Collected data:
────────

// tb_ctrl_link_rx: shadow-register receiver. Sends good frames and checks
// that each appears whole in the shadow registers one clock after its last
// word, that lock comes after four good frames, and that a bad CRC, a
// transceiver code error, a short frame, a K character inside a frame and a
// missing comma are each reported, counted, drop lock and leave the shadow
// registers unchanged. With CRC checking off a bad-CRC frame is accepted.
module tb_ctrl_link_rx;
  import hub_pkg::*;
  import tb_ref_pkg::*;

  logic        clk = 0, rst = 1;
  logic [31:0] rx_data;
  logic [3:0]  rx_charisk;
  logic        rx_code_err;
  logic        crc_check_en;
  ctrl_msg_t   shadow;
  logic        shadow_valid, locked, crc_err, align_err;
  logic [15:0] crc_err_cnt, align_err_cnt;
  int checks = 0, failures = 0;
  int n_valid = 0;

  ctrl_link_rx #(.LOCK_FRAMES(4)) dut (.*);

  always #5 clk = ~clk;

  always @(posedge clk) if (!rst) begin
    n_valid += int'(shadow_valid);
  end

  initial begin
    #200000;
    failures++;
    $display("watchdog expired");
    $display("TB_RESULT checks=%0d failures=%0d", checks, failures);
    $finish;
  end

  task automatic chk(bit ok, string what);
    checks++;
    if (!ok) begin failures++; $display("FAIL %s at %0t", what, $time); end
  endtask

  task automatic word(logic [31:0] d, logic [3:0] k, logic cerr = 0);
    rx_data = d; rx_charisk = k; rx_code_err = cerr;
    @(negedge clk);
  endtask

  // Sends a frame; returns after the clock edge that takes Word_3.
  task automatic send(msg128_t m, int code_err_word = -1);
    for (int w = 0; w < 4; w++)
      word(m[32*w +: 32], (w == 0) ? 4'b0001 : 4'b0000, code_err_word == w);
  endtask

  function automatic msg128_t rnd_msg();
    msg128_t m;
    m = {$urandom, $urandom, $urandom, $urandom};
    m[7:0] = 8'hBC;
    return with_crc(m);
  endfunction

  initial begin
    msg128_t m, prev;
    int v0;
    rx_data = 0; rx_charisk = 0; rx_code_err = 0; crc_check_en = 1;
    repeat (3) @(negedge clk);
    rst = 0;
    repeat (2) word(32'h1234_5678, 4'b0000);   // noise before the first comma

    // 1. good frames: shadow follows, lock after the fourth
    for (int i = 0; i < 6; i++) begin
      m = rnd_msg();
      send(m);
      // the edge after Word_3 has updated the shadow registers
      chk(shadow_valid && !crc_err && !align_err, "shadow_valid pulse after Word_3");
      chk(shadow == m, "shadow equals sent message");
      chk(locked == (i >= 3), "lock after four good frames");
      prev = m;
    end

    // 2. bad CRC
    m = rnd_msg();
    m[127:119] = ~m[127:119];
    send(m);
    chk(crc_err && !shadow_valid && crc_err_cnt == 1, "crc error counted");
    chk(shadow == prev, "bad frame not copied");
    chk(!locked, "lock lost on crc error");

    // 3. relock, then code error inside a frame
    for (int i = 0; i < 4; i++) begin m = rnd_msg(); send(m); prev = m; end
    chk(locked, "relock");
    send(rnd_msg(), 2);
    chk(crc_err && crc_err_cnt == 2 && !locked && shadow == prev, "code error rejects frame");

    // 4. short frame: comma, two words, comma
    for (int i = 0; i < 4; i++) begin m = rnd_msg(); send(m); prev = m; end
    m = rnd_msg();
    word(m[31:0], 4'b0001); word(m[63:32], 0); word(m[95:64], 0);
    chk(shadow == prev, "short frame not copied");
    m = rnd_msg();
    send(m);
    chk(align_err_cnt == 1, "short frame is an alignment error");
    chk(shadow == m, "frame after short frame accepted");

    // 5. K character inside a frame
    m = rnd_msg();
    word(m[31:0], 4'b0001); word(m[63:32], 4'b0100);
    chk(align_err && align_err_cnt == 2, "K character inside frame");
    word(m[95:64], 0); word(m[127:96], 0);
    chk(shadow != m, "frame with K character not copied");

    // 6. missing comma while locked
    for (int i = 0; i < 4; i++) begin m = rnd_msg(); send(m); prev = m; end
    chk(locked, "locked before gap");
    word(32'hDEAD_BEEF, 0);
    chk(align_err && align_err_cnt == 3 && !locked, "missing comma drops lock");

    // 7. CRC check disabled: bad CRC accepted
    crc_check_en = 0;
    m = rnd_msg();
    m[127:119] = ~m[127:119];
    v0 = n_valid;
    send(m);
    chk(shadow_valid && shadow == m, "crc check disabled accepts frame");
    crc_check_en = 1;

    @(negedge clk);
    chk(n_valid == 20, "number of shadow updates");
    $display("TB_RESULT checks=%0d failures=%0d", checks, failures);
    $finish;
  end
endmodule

────────

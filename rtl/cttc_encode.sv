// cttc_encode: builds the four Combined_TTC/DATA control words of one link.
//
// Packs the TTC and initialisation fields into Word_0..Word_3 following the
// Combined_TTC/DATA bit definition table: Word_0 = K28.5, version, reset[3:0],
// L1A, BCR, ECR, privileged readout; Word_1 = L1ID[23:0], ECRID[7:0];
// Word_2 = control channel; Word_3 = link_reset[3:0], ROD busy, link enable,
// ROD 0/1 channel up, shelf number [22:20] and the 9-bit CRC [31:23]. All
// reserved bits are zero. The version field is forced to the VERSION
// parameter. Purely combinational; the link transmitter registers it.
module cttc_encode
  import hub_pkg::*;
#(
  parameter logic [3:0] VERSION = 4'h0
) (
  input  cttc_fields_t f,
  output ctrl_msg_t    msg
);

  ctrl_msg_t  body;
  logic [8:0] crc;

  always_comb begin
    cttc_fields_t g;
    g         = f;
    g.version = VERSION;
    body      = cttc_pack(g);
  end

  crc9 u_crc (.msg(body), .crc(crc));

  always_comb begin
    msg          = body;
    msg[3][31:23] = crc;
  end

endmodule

────────

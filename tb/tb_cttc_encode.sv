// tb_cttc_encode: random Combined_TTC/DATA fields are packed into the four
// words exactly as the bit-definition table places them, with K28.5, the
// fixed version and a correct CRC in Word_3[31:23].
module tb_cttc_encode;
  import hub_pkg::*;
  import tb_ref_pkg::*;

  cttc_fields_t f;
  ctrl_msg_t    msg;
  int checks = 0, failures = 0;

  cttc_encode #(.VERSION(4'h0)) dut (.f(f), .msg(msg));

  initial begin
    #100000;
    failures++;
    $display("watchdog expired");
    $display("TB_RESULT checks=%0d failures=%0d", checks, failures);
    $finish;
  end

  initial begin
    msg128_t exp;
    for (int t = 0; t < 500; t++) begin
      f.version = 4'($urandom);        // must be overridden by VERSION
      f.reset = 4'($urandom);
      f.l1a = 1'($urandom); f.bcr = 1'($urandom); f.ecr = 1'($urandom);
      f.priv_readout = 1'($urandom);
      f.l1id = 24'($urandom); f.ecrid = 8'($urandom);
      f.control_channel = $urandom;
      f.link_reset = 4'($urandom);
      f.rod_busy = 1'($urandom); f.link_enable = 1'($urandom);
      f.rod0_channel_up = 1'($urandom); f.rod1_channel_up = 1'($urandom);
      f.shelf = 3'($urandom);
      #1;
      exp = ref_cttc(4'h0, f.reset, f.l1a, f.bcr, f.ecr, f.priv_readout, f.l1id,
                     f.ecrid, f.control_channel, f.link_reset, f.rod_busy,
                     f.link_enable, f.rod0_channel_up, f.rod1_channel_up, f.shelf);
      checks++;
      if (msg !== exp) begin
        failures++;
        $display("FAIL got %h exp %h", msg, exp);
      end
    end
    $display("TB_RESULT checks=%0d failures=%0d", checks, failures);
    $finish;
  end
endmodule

────────

### Prompt
Retrieve all lines from the data that contain the string "parameter".

### Output below
// parameter. Purely combinational; the link transmitter registers it.
  parameter logic [3:0] VERSION = 4'h0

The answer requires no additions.